On January 19, 2010, UVU announced its plans to sell the naming rights to the arena at the request of the donor family, to help the university raise money. At the same time, the university named its education building after David O. McKay. On August 30, 2010, Utah Community Credit Union (UCCU) announced it acquired the naming rights to the arena.

The UCCU Center has grown to host many top touring shows such as ZZ Top, Boston, Lonestar, Styx, Maroon 5, Lifehouse, INXS, OneRepublic, Jimmy Eat World, Paramore, Fall Out Boy, Kelly Clarkson and more recently The Killers, Phillip Phillips, Pentatonix, Panic! at the Disco and Bastille.

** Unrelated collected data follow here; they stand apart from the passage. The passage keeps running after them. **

// sp_gfpn_mul: digit-serial multiplier over GF(P^M) in polynomial basis,
// D coefficients of A per clock, with reduction before the shift and one
// extra iteration instead of a final correction (Song-Parhi).
//
// Same encoding and parameters as shu_gfpn_mul.  The accumulator S has M+D
// coefficients (degree M+D-1) and is reduced only down to degree M-1 before
// being shifted, so the partial products are never reduced:
//   T = sum_j a(D*i+j) * x^j * B                 (degree M+D-2, not reduced)
//   S = T + x^D * (S mod F)                      Modshift = mod F, then x^D
// "S mod F" removes the D top coefficients one by one (top*x^k*F for k =
// D-1..0).  After ceil(M/D) iterations S is congruent to A*B; one more
// iteration with zero digits gives S = x^D * (A*B mod F), and the Modred
// block is only a division by x^D (dropping D coefficients).
//
// Interface: pulse `start` while idle with a and b stable; `done` pulses
// ceil(M/D)+1 clock edges later; `result` stays valid until the next start.
// Defaults: P = 3, M = 97, F = x^97 + x^12 + 2, D = 2.
// The iteration and the extra iteration follow the document; coefficient
// encoding and handshake are this design's choices.
module sp_gfpn_mul #(
  parameter int unsigned P = 3,
  parameter int unsigned M = 97,
  parameter int unsigned D = 2,
  parameter logic [$clog2(P)*M-1:0] FCOEF = ($clog2(P)*M)'(1) << ($clog2(P)*12) | ($clog2(P)*M)'(2)
) (
  input  logic                   clk,
  input  logic                   rst_n,
  input  logic                   start,
  input  logic [$clog2(P)*M-1:0] a,
  input  logic [$clog2(P)*M-1:0] b,
  output logic [$clog2(P)*M-1:0] result,
  output logic                   busy,
  output logic                   done
);
  localparam int unsigned CW  = $clog2(P);
  localparam int unsigned NIT = (M + D - 1) / D;
  localparam int unsigned MA  = NIT * D;          // A padded to whole digit groups

  typedef logic [CW-1:0] coef_t;
  typedef coef_t poly_t [M];

  function automatic coef_t addp(input coef_t x, input coef_t y);
    logic [CW:0] s;
    s = (CW+1)'(x) + (CW+1)'(y);
    if (s >= (CW+1)'(P)) s = s - (CW+1)'(P);
    return s[CW-1:0];
  endfunction

  function automatic coef_t mulp(input coef_t x, input coef_t y);
    logic [2*CW-1:0] pr;
    pr = (2*CW)'(x) * (2*CW)'(y);
    return CW'(pr % (2*CW)'(P));
  endfunction

  function automatic coef_t negp(input coef_t x);
    return (x == '0) ? '0 : CW'(P) - x;
  endfunction

  localparam int unsigned MS = M + D;             // coefficients of S

  typedef coef_t spoly_t [MS];

  // S mod F: fold the top D coefficients back, highest first
  function automatic spoly_t reduce_top(input spoly_t s);
    spoly_t o;
    o = s;
    for (int k = MS - 1; k >= M; k--) begin
      coef_t t;
      t = negp(o[k]);
      o[k] = '0;
      for (int j = 0; j < M; j++)
        o[k-M+j] = addp(o[k-M+j], mulp(t, FCOEF[CW*j +: CW]));
    end
    return o;
  endfunction

  logic load, pre, step;
  logic [$clog2(NIT+2)-1:0] idx;
  horner_ctrl #(.ITERS(NIT + 1), .PRE(0)) u_ctrl (
    .clk, .rst_n, .start, .load, .pre, .step, .idx, .busy, .done
  );

  coef_t  a_q [MA];
  poly_t  b_q;
  spoly_t s_q, s_red, s_d;

  always_comb begin
    s_red = reduce_top(s_q);
    // x^D * (S mod F): degree M-1 shifted up by D
    for (int c = 0; c < MS; c++) s_d[c] = (c >= D) ? s_red[c-D] : '0;
    // + T = sum_j a(D*i+j) x^j B
    for (int j = 0; j < D; j++)
      for (int c = 0; c < M; c++)
        s_d[c+j] = addp(s_d[c+j], mulp(a_q[MA-D+j], b_q[c]));
  end

  always_ff @(posedge clk) begin
    if (!rst_n) begin
      for (int c = 0; c < MA; c++) a_q[c] <= '0;
      for (int c = 0; c < M; c++) b_q[c] <= '0;
      for (int c = 0; c < MS; c++) s_q[c] <= '0;
    end else if (load) begin
      for (int c = 0; c < MA; c++) a_q[c] <= (c < M) ? a[CW*c +: CW] : '0;
      for (int c = 0; c < M; c++) b_q[c] <= b[CW*c +: CW];
      for (int c = 0; c < MS; c++) s_q[c] <= '0;
    end else if (step) begin
      for (int c = MA - 1; c >= D; c--) a_q[c] <= a_q[c-D];
      for (int c = 0; c < D; c++) a_q[c] <= '0;
      s_q <= s_d;
    end
  end

  // Modred: divide by x^D
  always_comb
    for (int c = 0; c < M; c++) result[CW*c +: CW] = s_q[c+D];

  a_low_zero: assert property (@(posedge clk) disable iff (!rst_n)
    done |-> (s_q[0] == '0) && (s_q[D-1] == '0));
endmodule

The Center is the former home of the minor league professional sports teams including the Utah Flash (defunct D-League affiliate team of the Utah Jazz), the Utah Valley Thunder (defunct American Indoor Football Association team), and the Utah Catzz of the Professional Indoor Football League.

==Concerts==
Bastille brought their Bad Blood: The Last Stand Tour to the arena on November 11, 2014.

Fall Out Boy & Paramore brought their co-headlining tour, Monumentour, to the arena on August 13, 2014, with New Politics as the opening act.

Panic! at the Disco brought their Death of a Bachelor Tour to the arena on March 18, 2017, with MisterWives and Saint Motel as the opening acts.

Bastille brought their Wild, Wild World Tour to the arena on April 13, 2017, with Mondo Cozmo as the opening act.

Paramore brought their After Laughter tour to the arena on September 22, 2017, with Best Coast as the opening act.

Louis Tomlinson brought his Louis Tomlinson World Tour to the arena on March 1, 2022, with Sun Room as the opening act.

Olivia Rodrigo brought her Sour Tour to the arena on April 9, 2022, with Gracie Abrams as the opening act.